Does it make a difference whether someone has experienced war in Afghanistan, Syria, Sudan, or Ukraine?
Kizilhan: Cultural sensitivity is required, even before the therapy begins. As therapists, we have developed an understanding of how people describe their illnesses. A German soldier returning from Afghanistan might use the word “trauma” themselves. A Kurdish fighter, on the other hand, would speak of physical rather than psychological pain. It is important for me to understand this in order to arrive at the correct diagnosis. If one is unfamiliar with the culture of those affected, it is easy to misunderstand things.
Can you provide an example of a potential cultural misunderstanding?
Kizilhan: Someone from a Turkish-speaking region says that they hear noises. A German therapist who thinks this person might have schizophrenia because they are “hearing voices” is not thinking of tinnitus. But that is what was meant in this case. Another example: if someone from the Middle East complains of a “burning liver,” they are not feeling well emotionally. Anyone who does not know this and does not ask further questions may come to the wrong diagnosis.
What is the difference between experiencing war as one of the actors or as a victim?
Kizilhan: Soldiers, for example in Germany, have a certain sense of control; they make a conscious decision to go to war. Nevertheless, I have treated several Bundeswehr soldiers who believed they were failures because a comrade of theirs was killed in Afghanistan and they themselves survived. These images kept coming back to them. These people knew they were traumatized—that makes it much easier to find solutions.
But what if there is not a word for “trauma” in my culture?
Kizilhan: In traditional societies, people often first react with a physical response and cannot explain where their back, head, abdominal, or stomach pain comes from. When we talk to the person about their experiences, we inevitably uncover traumatic events. It can be war, flight, or loss. These people often take medication for years without it helping them. I see this as an indication to ask whether the body is trying to tell us something through the pain. And whether we might want to explore the possible causes together. Experience tells us that when we find the underlying cause of the conflict, physical symptoms subside.
How often are these root conflicts culturally taboo?
Kizilhan: This is particularly the case with sexual violence, both for women and men.

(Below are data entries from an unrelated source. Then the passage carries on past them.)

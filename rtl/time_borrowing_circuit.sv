// time_borrowing_circuit: lends the second pipeline stage extra time after a
// first-stage timing error.
//
// When the error-tolerant flip-flop of stage one corrects a late input, its
// output changes late, so the logic of stage two also finishes late and would
// miss the next rising edge. This circuit notices the correction and, for the
// following cycle only, clocks the stage-two flip-flop with a delayed clock:
//   1. CM high while CLK is high can only be an error window; CM AND CLK sets
//      an SR latch, whose output is CM_SR.
//   2. A D flip-flop clocked on the falling edge of CLK (CLKB) samples CM_SR,
//      so Q rises at the end of the error cycle. Q clears the SR latch, but
//      only while both CLK and CLKD are low: the clear starts CLKD_DELAY_PS
//      after the falling edge, after the flip-flop has sampled, and ends at
//      the rising edge, so that an error window in the high phase of the
//      borrowed cycle itself can set the latch again and extend the
//      borrowing by another cycle.
//   3. CLKD is CLK through a delay buffer; CLKDD = CLK AND CLKD rises
//      CLKD_DELAY_PS after CLK and falls with it. A multiplexer gives
//      CLK_TB = Q ? CLKDD : CLK.
//   4. At the next falling edge Q samples the now-cleared latch and returns
//      to 0, unless another error has set it again meanwhile.
// Q changes only while CLK is low, when CLK and CLKDD are both low, so the
// switch makes no glitch on CLK_TB. The structure (set from CM and CLK, SR
// latch, flip-flop on CLKB, CLKDD from a delay buffer, multiplexer on Q)
// follows the published scheme. This design's choices: the latch's clear
// comes from Q and is qualified by CLK and CLKD both low, the set input wins
// over it, the active-high asynchronous reset rst clears both the latch and Q
// (the flip-flop's SET pin is not used), and the size of the delay.
//
// Interface: clk system clock; rst; cm master clock of the stage-one
//            error-tolerant flip-flop (or the OR of several);
//            clk_tb clock for the stage-two flip-flop; borrow (Q) high for the
//            cycle in which CLK_TB is delayed; cm_sr the SR latch output.
// Timing:    an error window in cycle k delays the rising edge of clk_tb that
//            ends cycle k+1 by CLKD_DELAY_PS. CLKD_DELAY_PS must be shorter
//            than either phase of CLK.
// The SR latch is intentional.
module time_borrowing_circuit #(
  parameter int unsigned CLKD_DELAY_PS = tet_pkg::CLKD_DELAY_PS
) (
  input  logic clk,
  input  logic rst,
  input  logic cm,
  output logic clk_tb,
  output logic borrow,
  output logic cm_sr
);
  timeunit 1ns;
  timeprecision 1ps;

  logic set_window;
  logic clear;
  logic clkd;
  logic clkdd;

  always_comb begin
    set_window = cm & clk;
    clear      = borrow & ~(clk | clkd);
  end

  always_latch begin
    if (rst)             cm_sr = 1'b0;
    else if (set_window) cm_sr = 1'b1;
    else if (clear)      cm_sr = 1'b0;
  end

  always_ff @(negedge clk or posedge rst) begin
    if (rst) borrow <= 1'b0;
    else     borrow <= cm_sr;
  end

  delay_buffer #(.WIDTH(1), .DELAY_PS(CLKD_DELAY_PS)) u_clk_delay (
    .a(clk),
    .y(clkd)
  );

  always_comb begin
    clkdd  = clk & clkd;
    clk_tb = borrow ? clkdd : clk;
  end
endmodule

We first have to build up trust, which can take a long time. But it is possible.
Do women and men experience traumatic events differently?

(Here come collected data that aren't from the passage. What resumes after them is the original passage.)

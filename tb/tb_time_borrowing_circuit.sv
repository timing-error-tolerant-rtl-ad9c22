// tb_time_borrowing_circuit: feeds the circuit the master clock of an
// error-tolerant flip-flop (the inverted clock, plus a 1 ns error window
// 1 ns after selected rising edges, single and back-to-back). Checks that
// CM_SR is set by the window, that Q (borrow) is high for exactly the
// following cycle, and that each rising edge of CLK_TB comes CLKD_DELAY_PS
// after the rising edge of CLK in a borrowed cycle and together with it
// otherwise.
module tb_time_borrowing_circuit;
  timeunit 1ns;
  timeprecision 1ps;

  localparam int unsigned CLKD_DELAY_PS = 2500;
  localparam realtime     DLY = CLKD_DELAY_PS * 1ps;
  localparam int          NCYC = 60;

  logic clk = 1'b0;
  logic rst;
  logic win = 1'b0;
  logic cm;
  logic clk_tb;
  logic borrow;
  logic cm_sr;
  int checks = 0;
  int failures = 0;
  int n_borrowed = 0;
  int n_plain = 0;
  int cyc = 0;
  bit err_cycle [NCYC + 2];
  realtime clk_rise;

  time_borrowing_circuit #(.CLKD_DELAY_PS(CLKD_DELAY_PS)) dut (
    .clk(clk), .rst(rst), .cm(cm), .clk_tb(clk_tb), .borrow(borrow), .cm_sr(cm_sr)
  );

  assign cm = ~clk | win;
  always #5ns clk = ~clk;

  always @(posedge clk) begin
    cyc++;
    clk_rise = $realtime;
  end

  // Every rising edge of CLK_TB is checked against the expected offset.
  always @(posedge clk_tb) if (!rst) begin
    realtime off;
    realtime exp;
    off = $realtime - clk_rise;
    exp = (cyc >= 2 && err_cycle[cyc - 1]) ? DLY : 0.0ns;
    checks++;
    if (off < exp - 0.01ns || off > exp + 0.01ns) begin
      failures++;
      $display("FAIL cycle %0d clk_tb edge offset %t expected %t", cyc, off, exp);
    end
    if (exp > 0.0ns) n_borrowed++;
    else n_plain++;
  end

  task automatic check(input logic got, input logic exp, input string what);
    checks++;
    if (got !== exp) begin
      failures++;
      $display("FAIL cycle %0d %s: %b expected %b", cyc, what, got, exp);
    end
  endtask

  initial begin
    #5000ns;
    failures++;
    $display("FAIL watchdog");
    $display("TB_RESULT checks=%0d failures=%0d", checks, failures);
    $finish;
  end

  initial begin
    foreach (err_cycle[i]) err_cycle[i] = (i % 9 == 4) || (i % 13 == 7) || (i % 13 == 8);
    rst = 1'b0;
    #0.1ns rst = 1'b1;
    @(posedge clk);
    @(negedge clk);
    rst = 1'b0;
    while (cyc < NCYC) begin
      @(posedge clk);
      #0.5ns check(borrow, err_cycle[cyc - 1], "borrow during cycle");
      if (err_cycle[cyc]) begin
        #0.5ns win = 1'b1;
        #0.5ns check(cm_sr, 1'b1, "CM_SR set by error window");
        #0.5ns win = 1'b0;
      end
      @(negedge clk);
      #0.5ns check(borrow, err_cycle[cyc], "borrow after falling edge");
    end
    checks++;
    if (n_borrowed == 0 || n_plain == 0) failures++;
    $display("borrowed=%0d plain=%0d", n_borrowed, n_plain);
    $display("TB_RESULT checks=%0d failures=%0d", checks, failures);
    $finish;
  end
endmodule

Kizilhan: That depends more on the experience itself. Generally speaking, men tend to react with anger and aggression. We often see women who have been victims of sexual violence overusing medication or experiencing dissociative disorders. During conversations, they sometimes react as if they were being raped all over again. What women and men display equally is a feeling of powerlessness, shame, and often guilt.

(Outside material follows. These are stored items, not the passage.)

// transition_detector: flags every change of a flip-flop's data input.
//
// Each bit of `in` is compared with a copy of itself taken through a delay
// buffer. Right after the input changes the two differ, so Er goes high and
// stays high for the buffer delay, then falls once the delayed copy has caught
// up. The result is one pulse of width PULSE_PS per transition, whether the
// input rises or falls. The detector is placed at the input of a flip-flop on
// a critical path: a transition that arrives after the rising clock edge is a
// late (erroneous) arrival, and its pulse is what reopens the flip-flop's
// master latch (see master_clock_generator).
//
// The detector built from a delay buffer and a compare of the input with its
// delayed copy follows the published scheme; the pulse width is this design's choice.
//
// Interface: in (WIDTH) data input of the protected flip-flop;
//            er (WIDTH) error-flag pulse per bit.
// Timing:    er rises with a transition of `in` and falls PULSE_PS later.
module transition_detector #(
  parameter int unsigned WIDTH    = 1,
  parameter int unsigned PULSE_PS = tet_pkg::ER_PULSE_PS
) (
  input  logic [WIDTH-1:0] in,
  output logic [WIDTH-1:0] er
);
  timeunit 1ns;
  timeprecision 1ps;

  logic [WIDTH-1:0] in_delayed;

  delay_buffer #(.WIDTH(WIDTH), .DELAY_PS(PULSE_PS)) u_delay (
    .a(in),
    .y(in_delayed)
  );

  // Rising transition: in=1 while the delayed copy is still 0; falling
  // transition: the other way round.
  always_comb er = (in & ~in_delayed) | (~in & in_delayed);
endmodule
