// tb_transition_detector: checks that each input transition, rising or
// falling, gives one error pulse on its own bit, of the configured width,
// and that bits that do not change stay quiet.
module tb_transition_detector;
  timeunit 1ns;
  timeprecision 1ps;

  localparam int unsigned PULSE_PS = 800;
  localparam realtime     PW       = PULSE_PS * 1ps;

  logic [2:0] in;
  logic [2:0] er;
  int checks = 0;
  int failures = 0;
  int pulses [3];
  realtime rise_t [3];

  transition_detector #(.WIDTH(3), .PULSE_PS(PULSE_PS)) dut (.in(in), .er(er));

  task automatic check(input logic [2:0] exp, input string what);
    checks++;
    if (er !== exp) begin
      failures++;
      $display("FAIL %s: er=%b expected %b at %t", what, er, exp, $realtime);
    end
  endtask

  // Measure every pulse independently of the checks below.
  for (genvar b = 0; b < 3; b++) begin : g_meas
    always @(posedge er[b]) rise_t[b] = $realtime;
    always @(negedge er[b]) if ($realtime > 5ns) begin
      pulses[b]++;
      checks++;
      if ($realtime - rise_t[b] < PW - 0.01ns || $realtime - rise_t[b] > PW + 0.01ns) begin
        failures++;
        $display("FAIL bit %0d pulse width %t", b, $realtime - rise_t[b]);
      end
    end
  end

  initial begin
    #2000ns;
    failures++;
    $display("FAIL watchdog");
    $display("TB_RESULT checks=%0d failures=%0d", checks, failures);
    $finish;
  end

  initial begin
    logic [2:0] v;
    in = 3'b000;
    #10ns;
    check(3'b000, "idle");
    v = 3'b000;
    for (int i = 0; i < 20; i++) begin
      logic [2:0] nv;
      nv = 3'($urandom_range(0, 7));
      in = nv;
      #0.1ns;
      check(nv ^ v, "pulse start");
      #(PW - 0.2ns);
      check(nv ^ v, "pulse still high");
      #0.2ns;
      check(3'b000, "pulse ended");
      #10ns;
      check(3'b000, "quiet");
      v = nv;
    end
    checks++;
    if (pulses[0] == 0 || pulses[1] == 0 || pulses[2] == 0) begin
      failures++;
      $display("FAIL a bit never pulsed");
    end
    $display("TB_RESULT checks=%0d failures=%0d", checks, failures);
    $finish;
  end
endmodule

How can you avoid retraumatization?
Kizilhan: Before we can address the trauma, the patient must be emotionally stable enough to be able to confront a conflict within themselves. This applies to people from all cultures. In some cultures, addressing it takes place indirectly. For example, I may ask these individuals to recount their story as if it had been experienced by someone else. Doing so avoids speaking of it in the first person.
Is healing possible with this type of therapy?
Kizilhan: Healing is not the term I would use. We work toward helping traumatized people cope with the symptoms of their trauma and focus on the future rather than the past because tomorrow will be better, because they will be safe tomorrow too. They need to find a way of moving forward with their own lives.